五稜郭
テンプレート:Otheruseslist テンプレート:Infobox 五稜郭(ごりょうかく)は、江戸時代末期に蝦夷地の箱館(現在の北海道函館市)に建造された稜堡式の城郭である。長野県佐久市の龍岡城など、当時日本で建造された星形の城郭を「五稜郭」と通称するが、一般に「五稜郭」といえば函館のそれを指すことが多い。
建造中の名称は亀田御役所土塁(かめだおんやくしょどるい)、完成後の名称は箱館御役所(はこだておんやくしょ)。柳野城(やなぎのじょう)とも呼ばれる。国の特別史跡に指定され、「五稜郭と箱館戦争の遺構」として北海道遺産に選定されている。
概要
日米和親条約締結による箱館開港に伴い、防衛力の強化と役所の移転問題を解決するため、徳川家定の命により築造された。設計を担当したのは洋式軍学者の武田斐三郎。大砲による戦闘が一般化した後のヨーロッパにおける稜堡式の築城様式を採用し、堡を星型に配置している。総面積、74,990坪(約247,466m²)。施工は土工事を松川弁之助、石垣工事を井上喜三郎、奉行所の建築を江戸在住の小普請方鍛冶方石方請負人・中川伝蔵が請け負った[1]。
当初は外国の脅威に立ち向かうために築造が計画されたが、脅威が薄れていくとともに築造の目的が国家の威信になった。
構造
費用不足もあって、当初の計画は縮小された。半月堡も大手口に一箇所しか造られなかった。本来のヨーロッパの稜堡式の築城様式であれば、半月堡は二重、三重に築かれて縦深防御を構成したが、たった一箇所の半月堡ではかなり見劣りがする。

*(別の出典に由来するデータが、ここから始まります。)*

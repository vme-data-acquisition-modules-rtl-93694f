// tb_vme_slave: VME master cycles against the slave with a register model
// behind it. Checks write strobes (one per cycle, address and data), read
// data, DTACK* timing (read answered within 8 clocks), no answer for another
// board address or a modifier outside the list, the IACK response with the
// status ID for a matching level, IACKOUT* for a level not served, and a
// 16-beat block transfer whose address is counted by the slave, and D32
// reads (two words, the first on D31..D16).
module tb_vme_slave;
  import minerva_pkg::*;
  logic clk = 0, rst_n = 0;
  logic as_n, write_n, iack_n, iackin_n, dat_oe, dtack_n, iackout_n, iack_req, iack_hit;
  logic [1:0] ds_n;
  logic [5:0] am;
  logic [23:1] addr;
  logic lword_n;
  logic [15:0] s_dat_hi;
  logic [15:0] m_dat, s_dat, rdata;
  logic [2:0] iack_lvl;
  rbus_req_t req;
  int checks = 0, failures = 0, nwr = 0, niack = 0, iackout_seen = 0;
  logic [15:0] regs [256];
  logic [15:0] last_wa, last_wd;

  always #5 clk = ~clk;

  vme_master_bfm bfm (.clk, .as_n, .ds_n, .write_n, .am, .lword_n, .addr, .dat_o(m_dat), .iack_n,
                      .iackin_n, .dat_i(s_dat), .dat_hi_i(s_dat_hi), .dtack_n);
  vme_slave #(.HAS_IRQ(1'b1), .HAS_D32(1'b1)) dut (.clk, .rst_n, .board_sel(8'h5A), .as_n, .ds_n,
    .write_n, .am, .lword_n, .addr, .dat_hi_o(s_dat_hi),
    .dat_i(m_dat), .iack_n, .iackin_n, .dat_o(s_dat), .dat_oe, .dtack_n, .iackout_n, .req, .rdata,
    .iack_req, .iack_lvl, .iack_hit, .iack_vec(8'hC3));

  assign iack_hit = iack_lvl == 3'd5;
  always @(posedge clk) begin
    rdata <= regs[req.addr[8:1]];
    if (req.wr) begin nwr++; regs[req.addr[8:1]] <= req.wdata; last_wa <= req.addr; last_wd <= req.wdata; end
    if (iack_req && iack_hit) niack++;
    if (!iackout_n) iackout_seen++;
  end

  task automatic chk(input bit c, input string s);
    checks++; if (!c) begin failures++; $display("FAIL %s", s); end
  endtask

  initial begin
    logic [15:0] d, exp [256];
    logic ok; logic [7:0] vec;
    for (int i = 0; i < 256; i++) regs[i] = 16'h0;
    repeat (3) @(negedge clk); rst_n = 1;
    for (int i = 0; i < 20; i++) begin
      automatic logic [7:0] w = 8'($urandom);
      automatic logic [15:0] v = 16'($urandom);
      bfm.write({8'h5A, 7'h0, w, 1'b0}, v, (i % 2) ? 6'h3D : 6'h39);
      chk(nwr == i + 1 && last_wa == {7'h0, w, 1'b0} && last_wd == v, "write strobe");
      bfm.read({8'h5A, 7'h0, w, 1'b0}, d);
      chk(d == v, "read back");
      chk(bfm.cycles <= 8, "read latency");
    end
    bfm.write(24'h5B0010, 16'h1234);
    chk(nwr == 20 && bfm.timeouts == 1, "other board ignored");
    bfm.write(24'h5A0010, 16'h1234, 6'h29);
    chk(nwr == 20 && bfm.timeouts == 2, "A16 modifier ignored");
    bfm.iack(3'd5, ok, vec);
    chk(ok && vec == 8'hC3 && niack == 1, "IACK answered with status ID");
    bfm.iack(3'd3, ok, vec);
    chk(!ok && iackout_seen > 0, "IACK passed down the chain");
    // block transfer: 16 beats from word 0x40, address counted in the slave
    for (int i = 0; i < 16; i++) bfm.write({8'h5A, 7'h0, 8'(8'h40 + i), 1'b0}, 16'(16'hB000 + i));
    begin
      automatic logic [15:0] q [$];
      automatic int t0 = bfm.timeouts;
      bfm.blt_read(24'h5A0080, 16, q);
      for (int i = 0; i < 16; i++) chk(q[i] == 16'(16'hB000 + i), $sformatf("block beat %0d got %h", i, q[i]));
      chk(bfm.timeouts == t0, "block transfer acknowledged");
      bfm.blt_read(24'h5B0080, 2, q);
      chk(bfm.timeouts == t0 + 2, "block transfer to another board ignored");
      bfm.read(24'h5A0082, d);
      chk(d == 16'hB001, "single cycle after block transfer");
      begin
        automatic logic [31:0] d32;
        bfm.read32(24'h5A0084, d32);
        chk(d32 == 32'hB002_B003 && bfm.timeouts == t0 + 2, $sformatf("D32 read %h", d32));
        bfm.read32(24'h5A0086, d32);
        chk(bfm.timeouts == t0 + 3, "D32 read at an odd word not answered");
        bfm.read(24'h5A0088, d);
        chk(d == 16'hB004 && s_dat_hi == 16'h0, "D16 read after D32");
      end
    end
    $display("TB_RESULT checks=%0d failures=%0d", checks, failures);
    $finish;
  end
  initial begin #400000; failures++; $display("TB_RESULT checks=%0d failures=%0d", checks, failures); $finish; end
endmodule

また箱館開港時に政庁箱館奉行所がおかれたが、大砲の標的となることを防ぐ目的で建物を低く設計したため、政庁を置くスペースがなくなった。純軍事施設としての建造が本来の稜堡式の築城様式であり、これは目的に叶っていない。
当時の日本の城郭は、政治的変化や戦争と銃砲の発達を経験したヨーロッパと異なり、居住施設である宮殿と軍事施設である要塞の分離がほとんど行われておらず、居住施設(五稜郭の場合は役所)と軍事施設を兼務していた。そのため見かけだけの西洋式築城であるという評が一般的である。五稜郭以外に洋式築城が用いられたのは龍岡城や明治維新後の松尾城などであり、このほかに前橋城が部分的に擬似洋式築城を用いている。また、松前城や五島石田城など純和式の城郭に砲台を追加したものなども築造された。そのような旧式の城郭が大砲を備えた近代戦の攻防の舞台となればどういう目に遭うかは、会津若松城・白河小峰城の休戦後の写真を見れば明らかである。

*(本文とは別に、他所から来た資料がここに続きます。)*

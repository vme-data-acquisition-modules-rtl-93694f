// croc_timing: registers and timing logic common to the four CROC channels.
//
// The MINOS timing inputs SGATE, CNRST and TCALB (asynchronous levels) are
// brought in through two flip-flops and handed to the RF & Timing encoder,
// which turns their edges into encoded commands on the DAQ loops. On a rising
// edge of the external SGATE, if the Test Pulse delay is enabled (TE), a test
// pulse is sent after D9..D0 RF clocks (18.9 ns steps) to the channels whose
// test mask bit is set. A software SGATE sent as a fast command does not
// cause it, as it never reaches this edge detector.
// Registers (byte offsets in the module window):
//   0xF000 R/W  TS0: bit 15 CM clock mode (1 external), bit 12 TE, bits 9:0 delay
//   0xF010 R/W  RT0: bits 11:8 reset mask R4..R1, bits 3:0 test mask T4..T1
//   0xF020 W    CR0: 0x0202 sends a reset pulse to channels with R set
//   0xF030 W    FC0: bits 7:0 are sent as an encoded timing command
//   0xF040 W    TP0: 0x0404 sends a test pulse to channels with T set
// 'ch_test' and 'ch_reset' are one-clock requests per channel; 'clk_ext'
// is the CM bit for the clock-source selector outside the logic.
// The register layout follows the document; the decoding of the command
// words as exact 16-bit values is this design's choice.
module croc_timing
  import minerva_pkg::*;
#(
  parameter int unsigned NCH = 4
) (
  input  logic           clk,
  input  logic           rst_n,
  input  rbus_req_t      req,
  output logic [15:0]    rdata,
  input  logic           mtm_sgate,
  input  logic           mtm_cnrst,
  input  logic           mtm_tcalb,
  output logic           tm_bit,
  output logic [3:0]     line_ph,
  output logic [NCH-1:0] ch_test,
  output logic [NCH-1:0] ch_reset,
  output logic           clk_ext
);
  logic [1:0] sg_s, cn_s, tc_s;
  logic       sg_q;
  logic [15:0] ts0;
  logic [NCH-1:0] tmask, rmask;
  logic        dly_run;
  logic [9:0]  dly_cnt;

  logic wr_ts, wr_rt, wr_cr, wr_fc, wr_tp;
  assign wr_ts = req.wr && req.addr == 16'hF000;
  assign wr_rt = req.wr && req.addr == 16'hF010;
  assign wr_cr = req.wr && req.addr == 16'hF020 && req.wdata == CMD_CHRESET;
  assign wr_fc = req.wr && req.addr == 16'hF030;
  assign wr_tp = req.wr && req.addr == 16'hF040 && req.wdata == CMD_PULSE;

  assign clk_ext = ts0[15];

  timing_encoder u_enc (
    .clk, .rst_n, .mtm_sgate(sg_s[1]), .mtm_cnrst(cn_s[1]), .mtm_tcalb(tc_s[1]),
    .fc_wr(wr_fc), .fc_data(req.wdata[7:0]), .tm_bit, .line_ph,
    .busy(), .sent_cmd(), .sent());

  logic sg_rise, dly_fire;
  assign sg_rise  = sg_s[1] && !sg_q;
  assign dly_fire = dly_run && dly_cnt == 10'd0;

  always_ff @(posedge clk or negedge rst_n) begin
    if (!rst_n) begin
      sg_s <= '0; cn_s <= '0; tc_s <= '0; sg_q <= 1'b0;
      ts0 <= 16'h0000; tmask <= '0; rmask <= '0;
      dly_run <= 1'b0; dly_cnt <= '0; ch_test <= '0; ch_reset <= '0;
    end else begin
      sg_s <= {sg_s[0], mtm_sgate};
      cn_s <= {cn_s[0], mtm_cnrst};
      tc_s <= {tc_s[0], mtm_tcalb};
      sg_q <= sg_s[1];
      if (wr_ts) ts0 <= req.wdata & 16'h93FF;
      if (wr_rt) begin
        rmask <= req.wdata[8 +: NCH];
        tmask <= req.wdata[0 +: NCH];
      end
      if (sg_rise && ts0[12]) begin
        dly_run <= 1'b1; dly_cnt <= ts0[9:0];
      end else if (dly_run) begin
        if (dly_cnt == 10'd0) dly_run <= 1'b0;
        else                  dly_cnt <= dly_cnt - 1'b1;
      end
      ch_test  <= (wr_tp || dly_fire) ? tmask : '0;
      ch_reset <= wr_cr ? rmask : '0;
    end
  end

  always_ff @(posedge clk or negedge rst_n) begin
    if (!rst_n) rdata <= 16'h0;
    else if (req.rd && req.addr == 16'hF000) rdata <= ts0;
    else if (req.rd && req.addr == 16'hF010) rdata <= {4'h0, 4'(rmask), 4'h0, 4'(tmask)};
    else rdata <= 16'h0;
  end
endmodule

実際、箱館戦争の際、写真にあるように箱館奉行所の建物の天辺にある楼閣が、官軍の軍艦の艦砲射撃の格好の標的となった。それを知った旧幕府軍は慌てて楼閣部分を撤去したが、射撃角度をかなりの精度で知られてしまい、要塞内に次々と着弾、最早この時点で要塞としての機能は麻痺していた。

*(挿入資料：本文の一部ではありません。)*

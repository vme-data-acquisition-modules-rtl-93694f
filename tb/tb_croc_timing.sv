// tb_croc_timing: CROC common registers and timing. Checks TS0/RT0 read-back,
// channel reset and test pulses going only to masked channels, the fast
// command and MTM edges appearing as encoded frames, the delayed test pulse
// D+4 clocks after the external SGATE edge (2-flop synchroniser, edge
// detector, counter, output register) only when TE is set, no test pulse for
// a software SGATE, and the clock-mode output.
module tb_croc_timing;
  import minerva_pkg::*;
  logic clk = 0, rst_n = 0, sg = 0, cn = 0, tc = 0;
  rbus_req_t req = RBUS_IDLE;
  logic [15:0] rdata;
  logic tm_bit, clk_ext;
  logic [3:0] line_ph, ch_test, ch_reset;
  int checks = 0, failures = 0, cyc = 0, test_at = -1;
  logic [3:0] test_seen = 0, reset_seen = 0;
  logic [7:0] frames[$];

  croc_timing dut (.clk, .rst_n, .req, .rdata, .mtm_sgate(sg), .mtm_cnrst(cn), .mtm_tcalb(tc),
                   .tm_bit, .line_ph, .ch_test, .ch_reset, .clk_ext);
  always #5 clk = ~clk;

  int st = 0; logic [7:0] sh;
  always @(posedge clk) begin
    #1; cyc++;
    test_seen |= ch_test; reset_seen |= ch_reset;
    if (ch_test != 0 && test_at < 0) test_at = cyc;
    if (st == 0) begin if (tm_bit) st = 1; end
    else if (st <= 8) begin sh = {sh[6:0], tm_bit}; st++; end
    else begin frames.push_back(sh); st = 0; end
  end

  task automatic chk(input bit c, input string s);
    checks++; if (!c) begin failures++; $display("FAIL %s", s); end
  endtask
  task automatic wr(input logic [15:0] a, input logic [15:0] d);
    @(negedge clk); req = '{wr: 1'b1, rd: 1'b0, addr: a, wdata: d};
    @(negedge clk); req = RBUS_IDLE;
  endtask
  task automatic rd(input logic [15:0] a, output logic [15:0] d);
    @(negedge clk); req = '{wr: 1'b0, rd: 1'b1, addr: a, wdata: 16'h0};
    @(negedge clk); req = RBUS_IDLE; d = rdata;
  endtask

  initial begin
    logic [15:0] d;
    repeat (3) @(negedge clk); rst_n = 1;
    wr(16'hF000, 16'hFFFF); rd(16'hF000, d); chk(d == 16'h93FF && clk_ext, "TS0 bits");
    wr(16'hF000, 16'h1000 | 16'd20); rd(16'hF000, d); chk(d == 16'h1014 && !clk_ext, "TS0 value");
    wr(16'hF010, 16'h0305); rd(16'hF010, d); chk(d == 16'h0305, "RT0");
    wr(16'hF020, 16'h0202); repeat (3) @(negedge clk);
    chk(reset_seen == 4'b0011 && test_seen == 0, "reset to masked channels");
    wr(16'hF040, 16'h0404); repeat (3) @(negedge clk);
    chk(test_seen == 4'b0101, "test to masked channels");
    wr(16'hF020, 16'h0201); wr(16'hF040, 16'h0400);
    chk(reset_seen == 4'b0011, "wrong command word ignored");
    // external SGATE with TE: delayed test pulse
    test_at = -1; repeat (5) @(negedge clk);
    cyc = 0; sg = 1;
    repeat (40) @(negedge clk);
    chk(test_at == 20 + 4, $sformatf("test pulse delay %0d", test_at));
    sg = 0; repeat (20) @(negedge clk);
    // TE off
    wr(16'hF000, 16'd20); test_at = -1;
    sg = 1; repeat (40) @(negedge clk); sg = 0; repeat (20) @(negedge clk);
    chk(test_at < 0, "no test pulse with TE off");
    // software SGATE via fast command
    wr(16'hF000, 16'h1000 | 16'd5); test_at = -1;
    wr(16'hF030, 16'h00B1); repeat (30) @(negedge clk);
    chk(test_at < 0, "software SGATE gives no test pulse");
    cn = 1; @(negedge clk); cn = 0; repeat (20) @(negedge clk);
    tc = 1; @(negedge clk); tc = 0; repeat (20) @(negedge clk);
    chk(frames.size() == 7, $sformatf("frames %0d", frames.size()));
    if (frames.size() == 7)
      chk(frames[0] == 8'hB1 && frames[1] == 8'hD1 && frames[2] == 8'hB1 && frames[3] == 8'hD1 &&
          frames[4] == 8'hB1 && frames[5] == 8'hC5 && frames[6] == 8'h89, "frame codes");
    $display("TB_RESULT checks=%0d failures=%0d", checks, failures);
    $finish;
  end
  initial begin #100000; failures++; $display("TB_RESULT checks=%0d failures=%0d", checks, failures); $finish; end
endmodule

防御壁としては土塁を築き、砲弾のショックを吸収するのが稜堡式の築城様式の特徴である。しかし、五稜郭の場合は土塁を築こうにも北海道の寒冷な気候に適合せず、冬の間に凍った土塁が、春の温かさで崩壊するという困難に直面した。そのためわざわざ石垣を築き、その上に土を盛るという手間をかけている。なお、土塁に固執しなくとも、南北戦争のサムター要塞のように、柔らかい煉瓦を使うという方法もあった。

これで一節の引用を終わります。